$B_s (\bar B_s)$ -> $D^0_{CP} K {\bar K}$: Detecting and Discriminating New Physics in $B_s$-$\bar B_s$ Mixing

TL;DR

This paper explores methods to detect and distinguish new physics in B_s-B̄_s mixing using decay analyses, especially a time-dependent Dalitz-plot approach, to measure weak phases, width differences, and their signs.

Contribution

It introduces a promising time-dependent Dalitz-plot analysis of B_s decays to resolve key ambiguities and measure mixing parameters related to new physics.

Findings

Time-dependent Dalitz-plot analysis effectively addresses key mixing ambiguities.

All issues related to new physics detection can be tackled with B_s → D^0_{CP} K K decays.

Three-body decays allow sign determination of ΔΓ_s without CP phase measurement.

Abstract

If the weak phase of B_s-anti B_s mixing (2 beta_s) is found to be significantly different from zero, this is a clear signal of new physics (NP). However, if such a signal is found, we would like an unambiguous determination of 2 beta_s in order to ascertain which NP models could be responsible. In addition, in the presence of NP, the width difference \Delta\Gamma_s between the two B_s mass eigenstates can be positive or negative, and ideally this sign ambiguity should be resolved experimentally.
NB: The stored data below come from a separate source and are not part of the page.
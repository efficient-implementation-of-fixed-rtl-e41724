// mm_accum: 64-bit accumulator of the multimode MAC.
//
// A 64-bit HBK-CSLA adds the product word to the accumulator register. On a
// rising clock edge with en = 1 the register takes acc + prod; with en = 0 it
// holds. In MM_MAC32 mode only the low 32 bits of the adder are used: the
// register takes {32'b0, (acc + prod)[31:0]}, a 32-bit MAC that wraps at 2^32.
// The other modes wrap at 2^64. rst_n (asynchronous, active low) clears it.
// Clearing the upper half in MM_MAC32 and the reset are this design's choices.
module mm_accum
  import vedic_pkg::*;
(
  input  logic               clk,
  input  logic               rst_n,
  input  logic               en,
  input  mm_mode_e           mode,
  input  logic [MM_ACCW-1:0] prod,
  output logic [MM_ACCW-1:0] acc
);

  logic [MM_ACCW-1:0] acc_sum;
  logic               unused_cout;

  hbk_csla #(.W(MM_ACCW)) u_add (
    .a(acc), .b(prod), .cin(1'b0), .s(acc_sum), .cout(unused_cout)
  );

  always_ff @(posedge clk or negedge rst_n) begin
    if (!rst_n) begin
      acc <= '0;
    end else if (en) begin
      if (mode == MM_MAC32) acc <= {{(MM_ACCW - MM_OPW){1'b0}}, acc_sum[MM_OPW-1:0]};
      else                  acc <= acc_sum;
    end
  end

endmodule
Finally, in order to see if the NP is contributing to \Gamma^s_{12} in addition to M^s_{12}, the precise measurement of |\Gamma^s_{12}| is crucial. In this paper, we consider several different methods of measuring B_s-anti B_s mixing using two- and three-body decays with ${\bar b} \to {\bar c} u {\bar s}$ and ${\bar b} \to {\bar u} c {\bar s}$ transitions. We find that the most promising of these is a time-dependent Dalitz-plot analysis of $B_s (\bar B_s) \to D^0_{CP} K {\bar K}$. With these decays, all of the above issues can be addressed, and the measurement of the weak phase gamma is also possible. We also note that, with all three-body decays it is possible to resolve the sign ambiguity of \Delta\Gamma_s even without determining the CP phase phi_s.